WHAT IS EXPECTED:
Copy each line of the listing below where the word "search" turns up.

RECORD EXTRACTS:
•••••

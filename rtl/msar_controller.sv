`timescale 1ps/1ps
// msar_controller: the modified-SAR controller of the duty-cycle corrector.
//
// It turns the one-bit duty-rate comparison Comp into the adjuster settings
// Sign and Ctrl[N-1:0]. It combines
//   * start_sign: after Start rises, captures Sign from the uncorrected clock
//     and then raises SAR_Start;
//   * msar_array: N-bit binary search of Ctrl from MSB to LSB, one bit per
//     CLK_2X cycle, after which every bit becomes an up/down counter bit so the
//     loop stays closed and keeps tracking drift;
//   * the up/down decision for the LSB in counter mode: count up (longer high
//     time) while Comp is 0, count down while Comp is 1.
//
// Timing, in CLK_2X cycles after Start rises: Sign at clock 2, SAR_Start at 3,
// Ctrl MSB trial at 4, LSB decided and Stop high at clock N+4 (that is N+1 = 7
// cycles of the search for N = 6), End high one clock later. From the clock
// after Stop on, Ctrl moves by one LSB per cycle.
//
// The blocks and the counter mode follow the published MSAR-DCC. Two points are this
// model's own: the LSB direction is taken directly from Comp, and the counter
// saturates (no count up at all ones, no count down at zero) instead of
// wrapping, which would throw the duty rate from one end to the other.
module msar_controller #(
  parameter int unsigned N = msar_dcc_pkg::CTRL_BITS
) (
  input  logic         clk_2x,     // CLK_2X (CLK_SAR)
  input  logic         start,      // Start, low = reset
  input  logic         comp,       // duty rate of CLK_OUT above 50%
  output logic         sign,       // invert the input clock
  output logic [N-1:0] ctrl,       // programmable delay setting
  output logic         sar_start,  // binary search running
  output logic         stop,       // binary search done, counter mode
  output logic         done        // End
);

  logic init, sign_ck, up, dn;

  start_sign u_start_sign (
    .clk_2x    (clk_2x),
    .start     (start),
    .comp      (comp),
    .init      (init),
    .sign_ck   (sign_ck),
    .sar_start (sar_start),
    .sign      (sign)
  );

  assign up = stop & ~comp & ~(&ctrl);
  assign dn = stop &  comp &  (|ctrl);

  msar_array #(.N(N)) u_msar (
    .clk   (clk_2x),
    .start (sar_start),
    .comp  (comp),
    .up    (up),
    .dn    (dn),
    .q     (ctrl),
    .stop  (stop),
    .done  (done)
  );

endmodule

•••••

ANSWER FOR THIS EXERCISE:
//   * msar_array: N-bit binary search of Ctrl from MSB to LSB, one bit per
// cycles of the search for N = 6), End high one clock later. From the clock
  output logic         sar_start,  // binary search running
  output logic         stop,       // binary search done, counter mode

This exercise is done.